* ASSIGNMENT *
In the records below, find each line with "failures" and copy it.

* EXTRACTED INFORMATION *
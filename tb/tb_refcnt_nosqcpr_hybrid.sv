// tb_refcnt_nosqcpr_hybrid: self-checking test of the NoSQ/CPR unary/binary hybrid scheme.
// A random instruction stream is renamed against a model map table in which
// several logical registers may share one physical register (bypassed loads
// take over a register already in the map). Memory instructions hold their
// registers in the LSQ bank until commit, others in the IQ bank until
// execute. Checkpoints are created, released oldest first and restored on
// recovery (younger checkpoints released, some queue entries squashed in the
// same cycle). Every cycle the in-use vector is compared with the set of
// registers named by live LSQ/IQ entries, the current map and the live
// checkpoints' maps; allocated registers must be free.
// In addition the RMap counters must equal the number of logical registers
// mapping to each physical register, and a rename slot must be held back
// exactly when an earlier slot of its group increments the same register or
// decrements the same register, or when its register's counter is
// saturated at the start of the cycle (unless the slot also over-writes that register).
module tb_refcnt_nosqcpr_hybrid;
  localparam int NPREG = 32, NLREG = 4, IQ = 8, LSQ = 8, NCKPT = 4, W = 2, NSRC = 2;
  localparam int PB = $clog2(NPREG);
  logic clk = 0, rst_n = 0;
  logic [W-1:0] ren_valid, ren_is_mem, ren_has_dest, free_valid;
  logic [W-1:0][$clog2(LSQ)-1:0] ren_lsq;
  logic [W-1:0][$clog2(IQ)-1:0] ren_iq;
  logic [W-1:0][NSRC-1:0] ren_src_valid;
  logic [W-1:0][NSRC-1:0][PB-1:0] ren_src;
  logic [W-1:0][$clog2(NLREG)-1:0] ren_lreg;
  logic [W-1:0][PB-1:0] ren_dest, ren_old, free_preg;
  logic [IQ-1:0] iq_clr_mask;
  logic [LSQ-1:0] lsq_clr_mask;
  logic ckpt_create, restore_en;
  logic [$clog2(NCKPT)-1:0] ckpt_idx, restore_idx;
  logic [NCKPT-1:0] ckpt_clr_mask;
  logic [NPREG-1:0] in_use;
  logic [W-1:0] ren_ready;
  logic [NPREG-1:0][1:0] rmap_cnt;
  logic [NPREG-1:0] rmap_max;
  int checks = 0, failures = 0, n_ckpt = 0, n_restore = 0, n_share = 0, n_lsq = 0, n_stall = 0;

  refcnt_nosqcpr_hybrid #(.NPREG(NPREG), .NLREG(NLREG), .IQ(IQ), .LSQ(LSQ), .NCKPT(NCKPT), .W(W), .NSRC(NSRC), .CBITS(2)) dut (
    .clk, .rst_n, .ren_valid, .ren_is_mem, .ren_lsq, .ren_iq, .ren_src_valid, .ren_src,
    .ren_has_dest, .ren_dest, .ren_old, .ren_ready, .iq_clr_mask, .lsq_clr_mask, .ckpt_create,
    .ckpt_idx, .ckpt_clr_mask, .restore_en, .restore_idx, .rmap_cnt, .rmap_max, .in_use,
    .free_valid, .free_preg);

  always #5 clk = ~clk;

  initial begin
    repeat (50000) @(posedge clk);
    failures++;
    $display("TB_RESULT checks=%0d failures=%0d", checks, failures);
    $finish;
  end

  int map [NLREG];
  int map0 [NLREG];   // map at the start of the cycle
  int ckmap [NCKPT][NLREG];
  bit ck_live [NCKPT];
  bit iq_live [IQ];
  bit lsq_live [LSQ];
  logic [NPREG-1:0] iq_vec [IQ];
  logic [NPREG-1:0] lsq_vec [LSQ];
  int ck_head = 0, ck_cnt = 0;

  function automatic logic [NPREG-1:0] vec_of(int m [NLREG]);
    logic [NPREG-1:0] v = '0;
    for (int l = 0; l < NLREG; l++) v[m[l]] = 1'b1;
    return v;
  endfunction

  function automatic int count_of(int m [NLREG], int p);
    int n = 0;
    for (int l = 0; l < NLREG; l++) if (m[l] == p) n++;
    return n;
  endfunction

  function automatic logic [NPREG-1:0] expected();
    logic [NPREG-1:0] v = vec_of(map);
    for (int q = 0; q < IQ; q++) if (iq_live[q]) v |= iq_vec[q];
    for (int q = 0; q < LSQ; q++) if (lsq_live[q]) v |= lsq_vec[q];
    for (int k = 0; k < NCKPT; k++) if (ck_live[k]) v |= vec_of(ckmap[k]);
    return v;
  endfunction

  initial begin
    ren_valid = '0; ren_is_mem = '0; ren_has_dest = '0; ren_lsq = '0; ren_iq = '0;
    ren_src_valid = '0; ren_src = '0; ren_lreg = '0; ren_dest = '0; ren_old = '0;
    iq_clr_mask = '0; lsq_clr_mask = '0; ckpt_create = 0; restore_en = 0;
    ckpt_idx = '0; restore_idx = '0; ckpt_clr_mask = '0;
    for (int l = 0; l < NLREG; l++) map[l] = l;
    for (int q = 0; q < IQ; q++) begin iq_live[q] = 0; iq_vec[q] = '0; end
    for (int q = 0; q < LSQ; q++) begin lsq_live[q] = 0; lsq_vec[q] = '0; end
    for (int k = 0; k < NCKPT; k++) ck_live[k] = 0;
    repeat (2) @(posedge clk);
    rst_n = 1;
    #1; checks++; if (in_use !== expected()) failures++;
    for (int i = 0; i < 4000; i++) begin
      logic [NPREG-1:0] busy;
      int j, k, idx;
      @(negedge clk);
      ren_valid = '0; iq_clr_mask = '0; lsq_clr_mask = '0; ckpt_create = 0; restore_en = 0;
      ckpt_clr_mask = '0;
      busy = expected();
      map0 = map;
      if (ck_cnt > 0 && $urandom % 25 == 0) begin
        k = $urandom % ck_cnt;
        idx = (ck_head + k) % NCKPT;
        restore_en = 1; restore_idx = $clog2(NCKPT)'(idx);
        map = ckmap[idx];
        for (int y = k + 1; y < ck_cnt; y++) begin
          ckpt_clr_mask[(ck_head + y) % NCKPT] = 1'b1; ck_live[(ck_head + y) % NCKPT] = 0;
        end
        ck_cnt = k + 1;
        for (int q = 0; q < IQ; q++) if (iq_live[q] && $urandom % 2) begin iq_clr_mask[q] = 1; iq_live[q] = 0; end
        for (int q = 0; q < LSQ; q++) if (lsq_live[q] && $urandom % 2) begin lsq_clr_mask[q] = 1; lsq_live[q] = 0; end
        n_restore++;
      end else begin
        for (int q = 0; q < IQ; q++) if (iq_live[q] && $urandom % 3 == 0) begin iq_clr_mask[q] = 1; iq_live[q] = 0; end
        for (int q = 0; q < LSQ; q++) if (lsq_live[q] && $urandom % 4 == 0) begin lsq_clr_mask[q] = 1; lsq_live[q] = 0; end
        if (ck_cnt > 0 && $urandom % 8 == 0) begin
          ckpt_clr_mask[ck_head] = 1'b1; ck_live[ck_head] = 0;
          ck_head = (ck_head + 1) % NCKPT; ck_cnt--;
        end
        if (ck_cnt < NCKPT && !ckpt_clr_mask[(ck_head + ck_cnt) % NCKPT] && $urandom % 6 == 0) begin
          idx = (ck_head + ck_cnt) % NCKPT;
          ckpt_create = 1; ckpt_idx = $clog2(NCKPT)'(idx);
          ckmap[idx] = map; ck_live[idx] = 1; ck_cnt++; n_ckpt++;
        end
        j = 0;
        for (int s = 0; s < W; s++) begin
          int q, l, d;
          bit mem;
          if ($urandom % 4 == 0) break;
          mem = $urandom % 2;
          q = -1;
          if (mem) begin
            for (int c = 0; c < LSQ; c++) if (!lsq_live[c] && !lsq_clr_mask[c] && !(s > 0 && ren_valid[0] && ren_is_mem[0] && ren_lsq[0] == c)) begin q = c; break; end
          end else begin
            for (int c = 0; c < IQ; c++) if (!iq_live[c] && !iq_clr_mask[c] && !(s > 0 && ren_valid[0] && !ren_is_mem[0] && ren_iq[0] == c)) begin q = c; break; end
          end
          if (q < 0) break;
          ren_is_mem[s] = mem; ren_lsq[s] = $clog2(LSQ)'(q); ren_iq[s] = $clog2(IQ)'(q);
          for (int x = 0; x < NSRC; x++) begin
            ren_src_valid[s][x] = $urandom % 2;
            ren_src[s][x] = PB'(map[$urandom % NLREG]);
          end
          l = $urandom % NLREG;
          ren_has_dest[s] = $urandom % 4 != 0;
          if (ren_has_dest[s]) begin
            if (mem && $urandom % 2) begin
              d = map[$urandom % NLREG];      // bypassed load: share a mapped register
            end else begin
              if (!free_valid[j]) break;
              checks++;
              if (busy[free_preg[j]]) begin failures++; $display("allocated busy p%0d", free_preg[j]); end
              d = free_preg[j];
            end
          end else d = 0;
          ren_lreg[s] = $clog2(NLREG)'(l); ren_dest[s] = PB'(d); ren_old[s] = PB'(map[l]);
          ren_valid[s] = 1;
          // acceptance rule, worked out from the model
          begin
            bit hold;
            hold = 0;
            if (ren_has_dest[s]) begin
              if (s > 0 && ren_valid[0] && ren_has_dest[0] && (ren_dest[0] == PB'(d) || ren_old[0] == PB'(map[l]))) hold = 1;
              if (count_of(map0, d) >= 3 && d != map[l]) hold = 1;
            end
            #0.1;
            checks++;
            if (ren_ready[s] != !hold) begin failures++; $display("cycle %0d slot %0d ready %b hold %b", i, s, ren_ready[s], hold); end
            if (hold) begin ren_valid[s] = 0; n_stall++; break; end
          end
          if (mem) begin
            lsq_vec[q] = '0;
            for (int x = 0; x < NSRC; x++) if (ren_src_valid[s][x]) lsq_vec[q][ren_src[s][x]] = 1'b1;
            lsq_live[q] = 1; n_lsq++;
          end else begin
            iq_vec[q] = '0;
            for (int x = 0; x < NSRC; x++) if (ren_src_valid[s][x]) iq_vec[q][ren_src[s][x]] = 1'b1;
            iq_live[q] = 1;
          end
          if (ren_has_dest[s]) begin
            if (busy[d]) n_share++;
            if (!(mem && busy[d])) j++;
            map[l] = d;
          end
        end
      end
      @(posedge clk); #1;
      checks++;
      if (in_use !== expected()) begin
        failures++; $display("cycle %0d: in_use %b exp %b", i, in_use, expected());
      end
      for (int p = 0; p < NPREG; p++) begin
        checks++;
        if (int'(rmap_cnt[p]) != count_of(map, p)) begin failures++; $display("cycle %0d p%0d cnt %0d exp %0d", i, p, rmap_cnt[p], count_of(map, p)); end
      end
    end
    checks++; if (n_ckpt == 0 || n_restore == 0 || n_share == 0 || n_lsq == 0) failures++;
    $display("checkpoints %0d restores %0d shares %0d lsq %0d held %0d", n_ckpt, n_restore, n_share, n_lsq, n_stall);
    $display("TB_RESULT checks=%0d failures=%0d", checks, failures);
    $finish;
  end
endmodule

* ANSWER SPACE *
  int checks = 0, failures = 0, n_ckpt = 0, n_restore = 0, n_share = 0, n_lsq = 0, n_stall = 0;
    failures++;
    $display("TB_RESULT checks=%0d failures=%0d", checks, failures);
    #1; checks++; if (in_use !== expected()) failures++;
              if (busy[free_preg[j]]) begin failures++; $display("allocated busy p%0d", free_preg[j]); end
            if (ren_ready[s] != !hold) begin failures++; $display("cycle %0d slot %0d ready %b hold %b", i, s, ren_ready[s], hold); end
        failures++; $display("cycle %0d: in_use %b exp %b", i, in_use, expected());
        if (int'(rmap_cnt[p]) != count_of(map, p)) begin failures++; $display("cycle %0d p%0d cnt %0d exp %0d", i, p, rmap_cnt[p], count_of(map, p)); end
    checks++; if (n_ckpt == 0 || n_restore == 0 || n_share == 0 || n_lsq == 0) failures++;
    $display("TB_RESULT checks=%0d failures=%0d", checks, failures);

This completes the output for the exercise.